# He gave me water



## jason85

A friend gave me a little "challenge" and wanted me to find a way of saying "He gave me water" in Arabic - but in can only contain five letters (arabic letters).

It sounds a bit strange, I know!

I don't understand how you can say it in five letters.. the only thing I can think of is آتاني الماء "aataani 'l-maa2a" which is more than five: ا-ت-ا-ن-ي ا-ل-م-ا-ء - ten letters.

Any suggestions?


----------



## elroy

He may have been thinking of رواني - which literally means "he quenched my thirst."

There's also أسقاني ("he gave me [something] to drink") but that has 6 letters.


> the only thing I can think of is آتاني الماء "aataani 'l-maa2a" which is more than five: ا-ت-ا-ن-ي ا-ل-م-ا-ء - ten letters.


 Correction: it's أعطاني الماء (11 letters), and that means "he gave me *the *water."

"He gave me water" would be أعطاني ماء (_a3Taani maa2an_) - 9 letters.


----------



## linguist786

I would say: سقاني (saqaanii). This has five letters: سـ-قـ-ـا-نـ-ـي  (seen, qaaf, alif, nuun, yaa)

Sidenote: (very nitpicky ): it's "aataan*iya* 'l-maa2a". The Arabic was right anyway.


----------



## suma

try this

سقاني


----------



## elroy

linguist786 said:


> Sidenote: (very nitpicky ): it's "aataan*iya* 'l-maa2a". The Arabic was right anyway.


 No, it wasn't - as per my correction.   And "a3Taani 'l-maa2a" sounds fine to me.

You and Suma are both right about سقاني - that's also possible and meets the 5-letter requirement.


----------



## linguist786

Yes, I definitely think it's saqaanii now, there's a du3aa in Islam which you recite when somebody invites you for a meal:

اللهم اطعم من اطعمني واسقي من سقاني
(O Allah, feed the person who fed me and give water to the person who gave me water)

Thanks for the correction, elroy


----------



## Anatoli

elroy said:


> "He gave me water" would be أعطاني ماء (_a3Taani maa2an_) - 9 letters.



Elias, may I ask why alif is not added here in formal MSA? Like this: أعطاني ماءا
I thought the only exception was taa' marbuTa when the alif is not added?

Thanks in advance


----------



## linguist786

Anatoli said:


> Elias, may ask why alif is not added here in formal MSA? Like this: أعطاني ماءا
> I thought the only exception was taa' marbuTa when the alif is not added?
> 
> Thanks in advance


I've wondered that once or twice too. When I learnt the Qur'aan when I was very young, I was taught to read a word like ماءً as "maa'aa" if I was stopping there. I couldn't understand the logic behind it at first - probably since there was no alif - but I'm used to it now.

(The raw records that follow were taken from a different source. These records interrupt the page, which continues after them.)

// Self-checking testbench for combo_logic_zone1.
//
// Applies all 256 combinations of the five inputs A..E and the three present
// state bits and compares S0' S1' S2' with a reference next-state function
// written here as a case statement over the relay's state table (state by
// state, not as Boolean equations). Unused state codes must return to S_0.
// A clock is kept only for the watchdog.
module tb_combo_logic_zone1;
  import ebp_pkg::*;

  logic clk = 1'b0;
  always #5 clk = ~clk;

  logic a_r, b_x, c_80, d_100, e_120, s0, s1, s2;
  logic s0p, s1p, s2p;
  int checks = 0, failures = 0;

  combo_logic_zone1 dut (.*);

  function automatic logic [2:0] ref_next(logic [2:0] st, logic a, logic b,
                                          logic c, logic d, logic e);
    case (st)
      ST_S0:   return (a && b) ? ST_S1 : ST_S0;
      ST_S1:   return c ? ST_S3 : ST_S2;
      ST_S2:   return d ? ST_S3 : ST_S4;
      ST_S3:   return ST_S3;
      ST_S4:   return e ? ST_S3 : ST_S0;
      default: return ST_S0;
    endcase
  endfunction

  initial begin
    logic [2:0] exp_ns;
    for (int v = 0; v < 256; v++) begin
      {s0, s1, s2, a_r, b_x, c_80, d_100, e_120} = 8'(v);
      #1;
      exp_ns = ref_next({s0, s1, s2}, a_r, b_x, c_80, d_100, e_120);
      checks++;
      if ({s0p, s1p, s2p} !== exp_ns) begin
        failures++;
        $display("FAIL state=%b ABCDE=%b%b%b%b%b next=%b expected=%b",
                 {s0, s1, s2}, a_r, b_x, c_80, d_100, e_120, {s0p, s1p, s2p}, exp_ns);
      end
    end
    $display("TB_RESULT checks=%0d failures=%0d", checks, failures);
    $finish;
  end

  initial begin
    repeat (1000) @(posedge clk);
    failures++;
    $display("watchdog expired");
    $display("TB_RESULT checks=%0d failures=%0d", checks, failures);
    $finish;
  end
endmodule
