// State register of the zone-1 EBP relay: WIDTH D flip-flops (three for
// the relay, one per state bit S0 S1 S2).
//
// Each flip-flop takes its D input on the rising edge of clk and shows it
// on Q, with the complement on Q-bar, one clock later. An active-low
// asynchronous reset clears all of them, which is state S_0 of the relay,
// the state the search starts in. The D / Q / Q-bar pins follow the source
// design; the clock edge and the reset are this design's own choice.
module state_flip_flops #(
  parameter int unsigned WIDTH = 3
) (
  input  logic             clk,
  input  logic             rst_n,
  input  logic [WIDTH-1:0] d,
  output logic [WIDTH-1:0] q,
  output logic [WIDTH-1:0] q_n
);

  always_ff @(posedge clk or negedge rst_n) begin
    if (!rst_n) q <= '0;
    else        q <= d;
  end

  assign q_n = ~q;

endmodule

Infact, it just doesn't look right with an alif next to the hamza. I'm not too sure about the reason though. Maybe it is because the letter hamza is really the same (sound wise anyway) as the alif, so it would be strange to have two together. It's like having اا (two alifs) to make "aa" which looks very strange.


----------



## Anatoli

Makes sense, thanks, linguist


----------



## mujahid7ia

Don't they have a symbol that specifically means ءا, I think it is an alif with the long horizontal line above it which you see in the Quran? And that is why you are supposed to stretch there .


----------



## cherine

jason85 said:


> A friend gave me a little "challenge" and wanted me to find a way of saying "He gave me water" in Arabic - but in can only contain five letters (arabic letters).
> It sounds a bit strange, I know!
> I don't understand how you can say it in five letters.. the only thing I can think of is آتاني الماء "aataani 'l-maa2a" which is more than five: ا-ت-ا-ن-ي ا-ل-م-ا-ء - ten letters.


Hi Jason, this is a nice riddle  Thank your friend for us 
I think he was trying to show you how concise Arabic can be.
Now, we all agree that saqaani is the correct word. I'd like to comment on your suggestio أتاني الماء : this sentence means: "water came to me", so you need to add a preposition أتاني بالماء so that it will mean "He brought me water".


elroy said:


> He may have been thinking of رواني - which literally means "he quenched my thirst."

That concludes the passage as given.